→ **What you will do**: Search the data for the word "finstr" and copy every line that contains it.

→ **Available data**:
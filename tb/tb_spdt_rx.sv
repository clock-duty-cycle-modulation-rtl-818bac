// tb_spdt_rx: checks the SPDT packet receiver.
//
// Packets are built here and fed as decoded bytes, one every four cycles,
// IDLE between packets. Good packets with and without frames and pulses,
// packets with a wrong checksum, a wrong magic byte, a length above 16,
// packets cut short by IDLE and by a link error are mixed at random. Every
// delivered frame must match, every error must be flagged, and every pulse
// must come out exactly PULSE_DELAY - wait cycles after the cycle the magic
// byte was presented (or at once, flagged late, if the wait is too long).
// Back-to-back short packets keep several pulses in flight at once.
module tb_spdt_rx;
  import cdcm_pkg::*;

  localparam int PULSE_DELAY = 128;

  logic clk = 0, rst = 1;
  always #5 clk = ~clk;
  int checks = 0, failures = 0;

  logic link_up = 0, bv = 0, sop = 0, idle = 0, lerr = 0;
  logic [7:0] b = 0;
  logic fv, cse, fe, pulse, late;
  logic [1:0] finstr;
  logic [4:0] flen;
  logic [15:0][7:0] fdata;

  spdt_rx #(.PULSE_DELAY(PULSE_DELAY)) dut (
    .clk, .rst, .link_up_i(link_up), .byte_valid_i(bv), .byte_sop_i(sop), .byte_i(b),
    .idle_i(idle), .link_err_i(lerr), .frame_valid_o(fv), .frame_instr_o(finstr),
    .frame_len_o(flen), .frame_data_o(fdata), .csum_err_o(cse), .frame_err_o(fe),
    .pulse_o(pulse), .pulse_late_o(late));

  longint cyc = 0;
  always @(posedge clk) cyc <= cyc + 1;

  task automatic tick();
    @(posedge clk);
    #1;
  endtask

  // expected events
  typedef struct { logic [1:0] i; logic [4:0] n; logic [15:0][7:0] d; } fr_t;
  fr_t fq[$];
  longint pq[$];
  int e_cse = 0, e_fe = 0, e_late = 0, n_cse = 0, n_fe = 0, n_late = 0, n_fr = 0, n_pu = 0;
  int max_inflight = 0;

  always @(posedge clk) if (!rst) begin
    foreach (pq[j])
      if (pq[j] < cyc) begin
        failures++;
        $display("ERROR: pulse due at %0d missing", pq[j]);
        pq.delete(j);
        break;
      end
    if (fv) begin
      fr_t f;
      checks++;
      n_fr++;
      if (fq.size() == 0) begin failures++; $display("ERROR: unexpected frame"); end
      else begin
        f = fq.pop_front();
        if (f.i != finstr || f.n != flen) begin failures++; $display("ERROR: frame header"); end
        for (int k = 0; k < f.n; k++)
          if (fdata[k] != f.d[k]) begin failures++; $display("ERROR: frame data %0d", k); end
      end
    end
    if (cse) n_cse++;
    if (fe) n_fe++;
    if (late) n_late++;
    if (pq.size() > max_inflight) max_inflight = pq.size();
    if (pulse) begin
      checks++;
      n_pu++;
      // pulses of different packets may come out in any order
      begin
        int idx;
        idx = -1;
        foreach (pq[j]) if (pq[j] == cyc && idx < 0) idx = j;
        if (idx < 0) begin
          failures++;
          $display("ERROR: pulse at %0d not expected", cyc);
        end else pq.delete(idx);
      end
    end
  end

  // present one decoded byte; returns the cycle at which it is sampled
  task automatic put(input logic [7:0] v, input bit s, output longint t);
    bv = 1; sop = s; b = v;
    tick();
    t = cyc - 1;
    bv = 0; sop = 0;
  endtask

  task automatic put_idle();
    idle = 1;
    tick();
    idle = 0;
    repeat (3) tick();
  endtask

  // kind: 0 good, 1 bad checksum, 2 bad magic, 3 length above 16,
  //       4 cut by IDLE, 5 cut by a link error
  task automatic packet(input int kind, input bit has_frame, input bit has_pulse, input int w);
    logic [7:0] bytes[$];
    logic [15:0] sum;
    logic [4:0] n;
    logic [1:0] ins;
    logic [15:0][7:0] d;
    longint tm, t;
    n = has_frame ? 5'($urandom_range(0, 16)) : 5'd0;
    if (kind == 3) n = 5'($urandom_range(17, 31));
    ins = has_frame ? 2'($urandom) : 2'd0;
    for (int k = 0; k < 16; k++) d[k] = 8'($urandom);
    bytes.push_back(kind == 2 ? 8'hFC : 8'hFD);
    bytes.push_back({has_frame, ins, n});
    bytes.push_back({has_pulse, 7'(w >> 8)});
    bytes.push_back(8'(w));
    bytes.push_back(8'h00);
    for (int k = 0; k < n && k < 16; k++) bytes.push_back(d[k]);
    sum = 0;
    foreach (bytes[k]) sum += 16'(bytes[k]);
    if (kind == 1) sum ^= 16'(1 << $urandom_range(0, 15));
    bytes.push_back(sum[15:8]);
    bytes.push_back(sum[7:0]);
    if (kind == 0 && has_frame) fq.push_back('{i: ins, n: n, d: d});
    if (kind == 1) e_cse++;
    if (kind >= 2) e_fe++;
    foreach (bytes[k]) begin
      if ((kind == 4 || kind == 5) && k == bytes.size() - 2) begin
        if (kind == 4) put_idle();
        else begin lerr = 1; tick(); lerr = 0; repeat (3) tick(); end
        break;
      end
      if (kind == 3 && k == 2) break;   // rejected at the length byte
      put(bytes[k], k == 0, t);
      if (k == 0) tm = t;
      // the pulse is scheduled once the pulse-timing field is in
      if (k == 3 && has_pulse && kind != 2) begin
        if (PULSE_DELAY - w - 12 >= 2) pq.push_back(tm + PULSE_DELAY - w);
        else begin
          pq.push_back(t + 1);
          e_late++;
        end
      end
      repeat (3) tick();
    end
    if (kind == 4) ; else put_idle();
  endtask

  initial begin
    repeat (3) tick();
    rst = 0;
    // nothing is taken while the link is down
    put(8'hFD, 1, cyc_dummy);
    repeat (3) tick();
    link_up = 1;
    put_idle();
    for (int k = 0; k < 150; k++) begin
      int r;
      r = $urandom_range(0, 11);
      if (r < 6) packet(0, $urandom_range(0, 1), $urandom_range(0, 1), $urandom_range(0, 100));
      else if (r == 6) packet(0, 0, 1, 0);                 // short pulse packets, pulses overlap
      else if (r == 7) packet(0, 0, 1, $urandom_range(120, 2000));   // too late
      else packet(r - 7, $urandom_range(0, 1), 0, 0);
    end
    repeat (PULSE_DELAY + 10) tick();
    checks++;
    if (fq.size() != 0 || pq.size() != 0) begin
      failures++;
      $display("ERROR: %0d frames, %0d pulses missing", fq.size(), pq.size());
    end
    checks++;
    if (n_cse != e_cse || n_fe != e_fe || n_late != e_late) begin
      failures++;
      $display("ERROR: csum %0d/%0d frame %0d/%0d late %0d/%0d", n_cse, e_cse, n_fe, e_fe, n_late, e_late);
    end
    checks++;
    if (n_fr < 20 || n_pu < 20 || e_late == 0 || max_inflight < 2) begin
      failures++;
      $display("ERROR: coverage frames %0d pulses %0d late %0d inflight %0d", n_fr, n_pu, e_late, max_inflight);
    end
    $display("frames %0d pulses %0d late %0d csum %0d frame errors %0d, max pulses in flight %0d",
             n_fr, n_pu, n_late, n_cse, n_fe, max_inflight);
    $display("TB_RESULT checks=%0d failures=%0d", checks, failures);
    $finish;
  end

  longint cyc_dummy;

  initial begin
    repeat (60000) @(posedge clk);
    failures++;
    $display("TB_RESULT checks=%0d failures=%0d", checks, failures);
    $finish;
  end
endmodule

→ **Answer**:
  logic [1:0] finstr;
    .idle_i(idle), .link_err_i(lerr), .frame_valid_o(fv), .frame_instr_o(finstr),
        if (f.i != finstr || f.n != flen) begin failures++; $display("ERROR: frame header"); end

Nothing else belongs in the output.